Among the many issues litigated in the divorce suit was whether the Lamar property was improperly sold to Pulley for $350,000 without Ronald's permission. The district court considered and decided this issue two separate times during pendency of the divorce action. The first time was after the ex parte meeting between the district court and Beye. The second time was after the evidentiary hearing during which Ronald testified at length about the sale of the Lamar property and the ex parte nature of the decision. As set forth in the fact section above, the district court found that evidence in the form of exigent circumstances related to pending foreclosure and loss of marital equity in the real estate fully supported the court's decision to order the Lamar property sold to Pulley for $350,000. A panel of this court affirmed the district court's decision regarding the validity of the sale. In doing so, the panel rejected many of the arguments that Ronald continues to raise in this current lawsuit—namely, that ex parte communications and orders violated his due process rights and rendered the sale of Lamar property invalid. In re Marriage of Anjard, 2011 WL 5389679, at *2–3. These facts readily establish that the issue litigated in the prior suit—whether the Lamar property was improperly sold-was finally resolved and that the resolution of this issue was necessary to support the judgment distributing assets from the sale of the Lamar property based on a selling price of $350,000.
Because the three legal elements required to establish collateral estoppel are satisfied, Ronald is prevented from going forward with his legal claims against the defendants in this lawsuit. As such, we conclude the district court did not err in granting the defendants' motions for summary judgment. Given this conclusion, it is unnecessary to determine whether the doctrine of res judicata and/or the applicable statute of limitations also bars Ronald's lawsuit from moving forward. B. Attorney Fees
Gordon filed a motion for appellate attorney fees under Supreme Court Rule 7.07(b) and (c) (2011 Kan. Ct. R. Annot. 64). “Appellate courts may award attorney fees for services on appeal in any case in which the trial court had authority to award attorney fees.” Rule 7.07(b).
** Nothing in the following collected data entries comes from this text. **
// DDS phase accumulator.
//
// An N-bit register that adds the frequency control word K every clock and
// wraps modulo 2^N. The output frequency is therefore K * fclk / 2^N. A
// synchronous clear (the published RESET, issued at each symbol start)
// loads 0, the published initial value. The sum with K resumes on the next
// clock.
//
// Ports: clk, rst_n; clr (synchronous clear); k (frequency word);
// acc (phase, registered).
module phase_accumulator #(
  parameter int unsigned N = dqpsk_pkg::PHASE_W
) (
  input  logic         clk,
  input  logic         rst_n,
  input  logic         clr,
  input  logic [N-1:0] k,
  output logic [N-1:0] acc
);

  always_ff @(posedge clk or negedge rst_n) begin
    if (!rst_n)   acc <= '0;
    else if (clr) acc <= '0;
    else          acc <= acc + k;
  end

endmodule
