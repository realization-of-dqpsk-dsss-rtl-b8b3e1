// Testbench for phase_accumulator: random frequency words and clears; the
// reference keeps the phase as an integer modulo 2^10. Wrap-arounds and
// clears must both occur.
module tb_phase_accumulator;
  logic       clk = 1'b0, rst_n = 1'b0, clr = 1'b0;
  logic [9:0] k = '0, acc;
  int checks = 0, failures = 0, wraps = 0, clears = 0;

  phase_accumulator #(.N(10)) dut (.clk(clk), .rst_n(rst_n), .clr(clr),
                                   .k(k), .acc(acc));

  always #5 clk = ~clk;

  initial begin
    #200000;
    failures++;
    $display("watchdog expired");
    $display("TB_RESULT checks=%0d failures=%0d", checks, failures);
    $finish;
  end

  initial begin
    int ph;
    repeat (2) @(posedge clk);
    #1 rst_n = 1'b1;
    ph = 0;
    for (int i = 0; i < 2000; i++) begin
      @(negedge clk);
      checks++;
      if (int'(acc) != ph) begin
        failures++;
        $display("cycle %0d: acc=%0d expected %0d", i, acc, ph);
      end
      if (i % 200 == 0) k = 10'($urandom);
      clr = ($urandom_range(0, 49) == 0);
      if (clr) begin
        ph = 0;
        clears++;
      end else begin
        if (ph + int'(k) >= 1024) wraps++;
        ph = (ph + int'(k)) % 1024;
      end
    end
    checks++;
    if (wraps == 0 || clears == 0) begin
      failures++;
      $display("wraps=%0d clears=%0d", wraps, clears);
    end
    $display("TB_RESULT checks=%0d failures=%0d", checks, failures);
    $finish;
  end
endmodule
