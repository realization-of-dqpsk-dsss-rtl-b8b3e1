// DDS phase modulator.
//
// Adds the phase control word P to the accumulator phase, modulo 2^N, and
// registers the sum as the sine-table address. The carrier then starts each
// symbol at the phase P. The output register is this design's pipeline
// choice.
//
// Ports: clk, rst_n; acc (accumulator phase); p (phase word);
// addr (registered table address, one clock after its inputs).
module phase_modulator #(
  parameter int unsigned N = dqpsk_pkg::PHASE_W
) (
  input  logic         clk,
  input  logic         rst_n,
  input  logic [N-1:0] acc,
  input  logic [N-1:0] p,
  output logic [N-1:0] addr
);

  always_ff @(posedge clk or negedge rst_n) begin
    if (!rst_n) addr <= '0;
    else        addr <= acc + p;
  end

endmodule
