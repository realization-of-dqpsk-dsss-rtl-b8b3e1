// Testbench for phase_modulator: random phases and phase words; addr must
// be (acc + p) mod 2^10 one clock later.
module tb_phase_modulator;
  logic       clk = 1'b0, rst_n = 1'b0;
  logic [9:0] acc = '0, p = '0, addr;
  int checks = 0, failures = 0;

  phase_modulator #(.N(10)) dut (.clk(clk), .rst_n(rst_n), .acc(acc), .p(p),
                                 .addr(addr));

  always #5 clk = ~clk;

  initial begin
    #200000;
    failures++;
    $display("watchdog expired");
    $display("TB_RESULT checks=%0d failures=%0d", checks, failures);
    $finish;
  end

  initial begin
    int exp_addr;
    repeat (2) @(posedge clk);
    #1 rst_n = 1'b1;
    @(negedge clk);
    exp_addr = 0;
    for (int i = 0; i < 1000; i++) begin
      acc = 10'($urandom);
      p   = 10'($urandom);
      exp_addr = (int'(acc) + int'(p)) % 1024;
      @(negedge clk);
      checks++;
      if (int'(addr) != exp_addr) begin
        failures++;
        $display("acc=%0d p=%0d addr=%0d expected %0d", acc, p, addr, exp_addr);
      end
    end
    $display("TB_RESULT checks=%0d failures=%0d", checks, failures);
    $finish;
  end
endmodule
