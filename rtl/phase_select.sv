// Phase selected by logic.
//
// At the start of each symbol (sym_stb), this block picks the initial
// carrier phase for the symbol QI and loads it into the phase control word
// P. It also clears the DDS phase accumulator (acc_clr). The published map
// is QI = 11 -> pi/4, 01 -> 3pi/4, 00 -> 5pi/4, 10 -> 7pi/4. The P words
// for N = 10 are 0001111111, 0101111111, 1001111111 and 1101111111.
// P holds until the next symbol, so the carrier keeps the selected offset
// and runs at K per clock in between.
// acc_clr is sym_stb passed through. The accumulator is therefore cleared
// at the same clock edge that loads P. P is 0 after reset, until the first
// symbol arrives.
//
// Ports: clk, rst_n; sym_stb (new symbol); qi (symbol); p (N-bit phase
// word, registered); acc_clr (accumulator clear, same cycle as sym_stb).
module phase_select
  import dqpsk_pkg::*;
#(
  parameter int unsigned N = dqpsk_pkg::PHASE_W
) (
  input  logic         clk,
  input  logic         rst_n,
  input  logic         sym_stb,
  input  qi_t          qi,
  output logic [N-1:0] p,
  output logic         acc_clr
);

  always_ff @(posedge clk or negedge rst_n) begin
    if (!rst_n)       p <= '0;
    else if (sym_stb) p <= N'(phase_word(qi, N));
  end

  assign acc_clr = sym_stb;

endmodule
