// Testbench for phase_select: for random symbols on a gapped strobe, P must
// take the published phase word of the symbol one clock after the strobe
// and hold it; acc_clr must equal the strobe. Each of the four symbols must
// occur.
module tb_phase_select;
  import dqpsk_pkg::*;
  import tb_ref_pkg::*;
  logic       clk = 1'b0, rst_n = 1'b0, sym_stb = 1'b0;
  qi_t        qi = '0;
  logic [9:0] p;
  logic       acc_clr;
  int checks = 0, failures = 0;
  int seen [4] = '{0, 0, 0, 0};

  phase_select #(.N(10)) dut (.clk(clk), .rst_n(rst_n), .sym_stb(sym_stb),
                              .qi(qi), .p(p), .acc_clr(acc_clr));

  always #5 clk = ~clk;

  initial begin
    #200000;
    failures++;
    $display("watchdog expired");
    $display("TB_RESULT checks=%0d failures=%0d", checks, failures);
    $finish;
  end

  initial begin
    int exp_p;
    repeat (2) @(posedge clk);
    #1 rst_n = 1'b1;
    exp_p = 0;
    for (int i = 0; i < 500; i++) begin
      @(negedge clk);
      checks++;
      if (int'(p) != exp_p) begin
        failures++;
        $display("cycle %0d: p=%b expected %b", i, p, 10'(exp_p));
      end
      sym_stb = ($urandom_range(0, 3) == 0);
      qi      = qi_t'($urandom_range(0, 3));
      #1;
      checks++;
      if (acc_clr !== sym_stb) begin
        failures++;
        $display("cycle %0d: acc_clr=%0b", i, acc_clr);
      end
      if (sym_stb) begin
        exp_p = ref_phase(qi);
        seen[int'(qi)]++;
      end
    end
    foreach (seen[s]) begin
      checks++;
      if (seen[s] == 0) begin
        failures++;
        $display("symbol %0d never selected", s);
      end
    end
    $display("TB_RESULT checks=%0d failures=%0d", checks, failures);
    $finish;
  end
endmodule
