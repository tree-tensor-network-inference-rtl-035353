// weight_slice: register slice between the weight register blocks and the
// tree.
//
// Splits every 32-bit register into two 16-bit weights (low half first:
// weight i is half i%2 of register (i%1024)/2 of block i/1024) and
// registers them, so the long wires from the register blocks to the many
// multipliers of the tree get a pipeline stage of their own. Only the NW
// weights the tree uses are produced. The weights are static during
// inference, so the one-cycle delay has no effect on results.
module weight_slice
  import ttn_pkg::*;
#(
  parameter int unsigned NB   = 2,    // register blocks
  parameter int unsigned NREG = 512,  // registers per block
  parameter int unsigned NW   = 1728  // weights used by the tree
) (
  input  logic        clk,
  input  logic        rst_n,
  input  logic [31:0] regs [NB][NREG],
  output fx_t         w    [NW]
);
  localparam int unsigned WPB = 2 * NREG;  // weights per block

  always_ff @(posedge clk or negedge rst_n) begin
    if (!rst_n) begin
      for (int i = 0; i < int'(NW); i++) w[i] <= '0;
    end else begin
      for (int i = 0; i < int'(NW); i++)
        w[i] <= fx_t'(regs[i / int'(WPB)][(i % int'(WPB)) / 2] >> (16 * (i % 2)));
    end
  end

  initial assert (NW <= NB * WPB) else $error("weight_slice: not enough registers for NW weights");
endmodule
Rule 7.07(c) allows an assessment of fees when “an appeal has been taken frivolously, or only for the purposes of harassment or delay.” A frivolous appeal is “one in which no justiciable question has been presented and the appeal is readily recognized as devoid of merit in that there is little prospect that it can ever succeed.” Peoples Nat'l Bank of Liberal v. Molz, 239 Kan. 255, 257, 718 P.2d 306 (1986).
In support of her request for fees, Gordon claims Ronald (1) made claims of fraud and unethical conduct against the defendants that have no merit and (2) failed to comply with a variety of appellate rules in bringing this appeal. Gordon alleges these facts readily establish that the district court had the authority to award fees and that Ronald's appeal is “frivolous,” “ ‘devoid of merit,’ “ and has “ ‘little prospect’ for success.” We disagree. Gordon's factual claims are unrelated to the legal standard for awarding fees. Merely reciting the legal standard for an award of fees without providing facts to establish the standard has been met is insufficient to support such an award.
For the reasons stated above, the district court's decision to dismiss Ronald's petition for declaratory relief and monetary damages is affirmed, and Gordon's motion for attorney fees is denied.